Exercise 10.5 One way to generalize the notion of prior information using cost functions is to include a term that represents the degree of uncertainty in the prior information, such as \(\sigma\). For the problem \(y=bx\) this leads to the following cost function: \(\displaystyle \tilde{S}_{revised}(b)=(3-b)^2+(5-2b)^2+(4-4b)^2+(10-4b)^2 + \frac{(b-1.3)^2}{\sigma^{2}}\).

Use calculus to determine the optimum value for \(\tilde{S}_{revised}(b)\), expressed in terms of \(\tilde{b}_{revised} = f(\sigma)\) (your optimum value will be a function of \(\sigma\)). What happens to \(\tilde{b}_{revised}\) as \(\sigma \rightarrow \infty\)?

Exercise 10.6 For this problem you will minimize some generic functions.

Using calculus, verify that the optimum value of \(y=ax^{2}+bx+c\) occurs at \(x=-b/2a\). (You can assume \(a>0\).)
Using calculus, verify that the optimum value of \(z=e^{-(ax^{2}+bx+c)^{2}}\) also occurs at \(x=-b/2a\).
Algebraically show that \(\ln(z) = -y\).
Explain why \(y\) is similar to a cost function \(S(b)\) and \(z\) is similar to a likelihood function.

Exercise 10.7 This problem continues the re-election of the President and viewpoint on the economy. Determine the following conditional probabilities:

Determine the probability that you voted for the president given that you have a pessimistic view on the economy.
Determine the probability that you did not vote for the president given that you have an pessimistic view on the economy.
Determine the probability that you did not vote for the president given that you have an optimistic view on the economy.

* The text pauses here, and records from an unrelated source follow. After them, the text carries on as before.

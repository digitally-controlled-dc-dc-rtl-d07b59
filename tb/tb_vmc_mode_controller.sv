// tb_vmc_mode_controller -- self-checking testbench of the start-up sequencer
// (BIST -> offset calibration -> regulation).
//
// Code-valid pulses arrive every 64 clocks. Checks, cycle by cycle:
//  * after reset the controller enters BIST mode (driver switches off) and
//    pulses bist_start once, on the 2nd code;
//  * bist_done moves it to offset calibration; offset_sw closes at once and
//    offset_cal rises on the 2nd code; offset_done moves it to regulation;
//  * if the BIST never finishes, the 200 us budget (6400 clocks) ends BIST
//    mode with bist_timeout set, exactly 6400 clocks after BIST mode starts;
//  * restart returns to BIST; bist_mode, offset_sw and regulate are exclusive.
module tb_vmc_mode_controller;
  import buck_pkg::*;
  int checks = 0, failures = 0;
  logic clk = 1'b0, rst_n = 1'b0, restart = 1'b0, code_valid = 1'b0;
  logic bist_done = 1'b0, offset_done = 1'b0;
  vmc_mode_e mode;
  logic bist_mode, bist_start, bist_timeout, offset_sw, offset_cal, regulate;
  int cyc = 0, n_start = 0;

  vmc_mode_controller dut (.clk(clk), .rst_n(rst_n), .restart(restart), .code_valid(code_valid),
    .bist_done(bist_done), .offset_done(offset_done), .mode(mode), .bist_mode(bist_mode),
    .bist_start(bist_start), .bist_timeout(bist_timeout), .offset_sw(offset_sw),
    .offset_cal(offset_cal), .regulate(regulate));

  always #15625ps clk = ~clk;
  always @(posedge clk) begin
    cyc++;
    code_valid <= (cyc % 64 == 0);
    if (bist_start) n_start++;
  end

  task automatic check(bit ok, string msg);
    checks++;
    if (!ok) begin failures++; $display("FAIL: %s", msg); end
  endtask

  always @(negedge clk) if (rst_n)
    check(int'(bist_mode) + int'(offset_sw) + int'(regulate) <= 1, "mode outputs not exclusive");

  initial begin
    #5ms $display("TB_RESULT checks=%0d failures=%0d", checks, failures + 1);
    $finish;
  end

  task automatic run_sequence(bit let_bist_finish);
    int t_bist, codes_seen;
    // wait for BIST mode
    while (!bist_mode) @(negedge clk);
    t_bist = cyc;
    check(mode == MODE_BIST, "mode encoding in BIST");
    codes_seen = 0;
    n_start = 0;
    while (n_start == 0 && cyc - t_bist < 7000) begin
      @(negedge clk);
      if (code_valid) codes_seen++;
    end
    check(n_start == 1 && codes_seen == 2, $sformatf("bist_start after %0d codes", codes_seen));
    if (let_bist_finish) begin
      repeat (1000) @(negedge clk);
      check(bist_mode, "left BIST mode before done");
      bist_done = 1'b1;
      @(negedge clk);
      bist_done = 1'b0;
      check(offset_sw && !bist_mode && !bist_timeout, "done did not lead to offset calibration");
    end else begin
      while (bist_mode && cyc - t_bist < 7000) @(negedge clk);
      check(cyc - t_bist == 6400, $sformatf("BIST timeout after %0d clocks", cyc - t_bist));
      check(offset_sw && bist_timeout, "timeout not flagged");
    end
    check(n_start == 1, "bist_start pulsed more than once");
    codes_seen = 0;
    while (!offset_cal) begin
      @(negedge clk);
      if (code_valid) codes_seen++;
      check(offset_sw, "offset switch opened early");
    end
    check(codes_seen == 2, $sformatf("offset_cal after %0d codes", codes_seen));
    repeat (300) @(negedge clk);
    check(offset_cal && !regulate, "left offset calibration before done");
    offset_done = 1'b1;
    @(negedge clk);
    offset_done = 1'b0;
    check(regulate && mode == MODE_REGULATE && !offset_cal && !offset_sw, "not regulating after offset_done");
    repeat (500) @(negedge clk);
    check(regulate, "regulation not held");
  endtask

  initial begin
    repeat (3) @(negedge clk);
    rst_n = 1'b1;
    run_sequence(1'b1);
    restart = 1'b1;
    @(negedge clk);
    restart = 1'b0;
    run_sequence(1'b0);
    restart = 1'b1;
    @(negedge clk);
    restart = 1'b0;
    run_sequence(1'b1);
    $display("TB_RESULT checks=%0d failures=%0d", checks, failures);
    $finish;
  end
endmodule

Exercise 10.8 Incumbents have an advantage in re-election due to wider name recognition, which may boost their re-election chances. Complete the following table, estimating the following probabilities. Please report percentages as decimals.

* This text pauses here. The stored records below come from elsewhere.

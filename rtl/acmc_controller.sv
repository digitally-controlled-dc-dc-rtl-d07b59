// acmc_controller -- two-loop average current mode controller.
//
// Outer voltage loop: the error V_REF,D - V_FB,D passes through the voltage
// compensator G_c_v and becomes the current reference I_REF. Inner current
// loop: I_REF - I_LOAD (the sensed average inductor current) passes through the
// current compensator G_c_c and becomes the duty cycle D of the DPWM.
// Both compensators are transposed direct-form IIR filters (tdf2_compensator).
// The design uses Type-II for both loops (2 poles incl. the origin, 1 zero);
// VOLT_ORDER / CUR_ORDER select Type-I (1), Type-II (2) or Type-III (3).
//
// Sequencing (implementation choice): the voltage loop runs when the ADC codes
// arrive (code_valid); the current loop runs when the sensed current of the
// same period arrives (i_load_valid, some tens of clocks later), using the
// I_REF computed for that period. Both compensators are cleared while
// enable = 0. I_REF is saturated to [0, I_REF_MAX], D to [0, 511].
//
// Timing: duty_valid pulses one clk after i_load_valid.
module acmc_controller #(
  parameter int unsigned CODE_W     = buck_pkg::CIC_W,
  parameter int unsigned I_W        = 16,
  parameter int unsigned COEF_W     = buck_pkg::COEF_W,
  parameter int unsigned VOLT_ORDER = 2,
  parameter int unsigned CUR_ORDER  = 2,
  parameter int          I_REF_MAX  = 4095
) (
  input  logic                     clk,
  input  logic                     rst_n,
  input  logic                     enable,
  input  logic [CODE_W-1:0]        vref_code,
  input  logic [CODE_W-1:0]        vfb_code,
  input  logic                     code_valid,
  input  logic signed [I_W-1:0]    i_load,
  input  logic                     i_load_valid,
  input  logic signed [COEF_W-1:0] av [VOLT_ORDER+1],
  input  logic signed [COEF_W-1:0] bv [VOLT_ORDER],
  input  logic signed [COEF_W-1:0] ac [CUR_ORDER+1],
  input  logic signed [COEF_W-1:0] bc [CUR_ORDER],
  output logic signed [I_W-1:0]    i_ref,
  output logic [buck_pkg::DPWM_W-1:0] duty,
  output logic                     duty_valid
);
  localparam int unsigned VE_W = CODE_W + 1;
  localparam int unsigned IE_W = I_W + 1;

  logic signed [VE_W-1:0] v_err;
  logic signed [IE_W-1:0] i_err;
  logic                   iref_valid;
  logic signed [11:0]     duty_s;

  assign v_err = $signed({1'b0, vref_code}) - $signed({1'b0, vfb_code});
  assign i_err = IE_W'(i_ref) - IE_W'(i_load);

  tdf2_compensator #(
    .ORDER(VOLT_ORDER), .X_W(VE_W), .COEF_W(COEF_W), .Y_W(I_W),
    .Y_MIN(0), .Y_MAX(I_REF_MAX)
  ) u_volt (
    .clk(clk), .rst_n(rst_n), .clear(!enable),
    .x(v_err), .x_valid(code_valid && enable),
    .a(av), .b(bv), .y(i_ref), .y_valid(iref_valid)
  );

  tdf2_compensator #(
    .ORDER(CUR_ORDER), .X_W(IE_W), .COEF_W(COEF_W), .Y_W(12),
    .Y_MIN(0), .Y_MAX(2**buck_pkg::DPWM_W - 1)
  ) u_cur (
    .clk(clk), .rst_n(rst_n), .clear(!enable),
    .x(i_err), .x_valid(i_load_valid && enable),
    .a(ac), .b(bc), .y(duty_s), .y_valid(duty_valid)
  );

  assign duty = buck_pkg::DPWM_W'(duty_s);
endmodule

Probability	Being elected for office	Not being elected for office	Total
Having name recognition	0.55	0.25	0.80
Not having name recognition	0.05	0.15	0.20
Total	0.60	0.40	1.00

Use Bayes’ Rule to determine the probability of being elected, given that you have name recognition.

Exercise 10.9 Show how you can derive Bayes’ Rule from the law of conditional probability.

References

Berg, Hugo van den. 2011. Mathematical Models of Biological Systems. Illustrated edition. Oxford ; New York: Oxford University Press.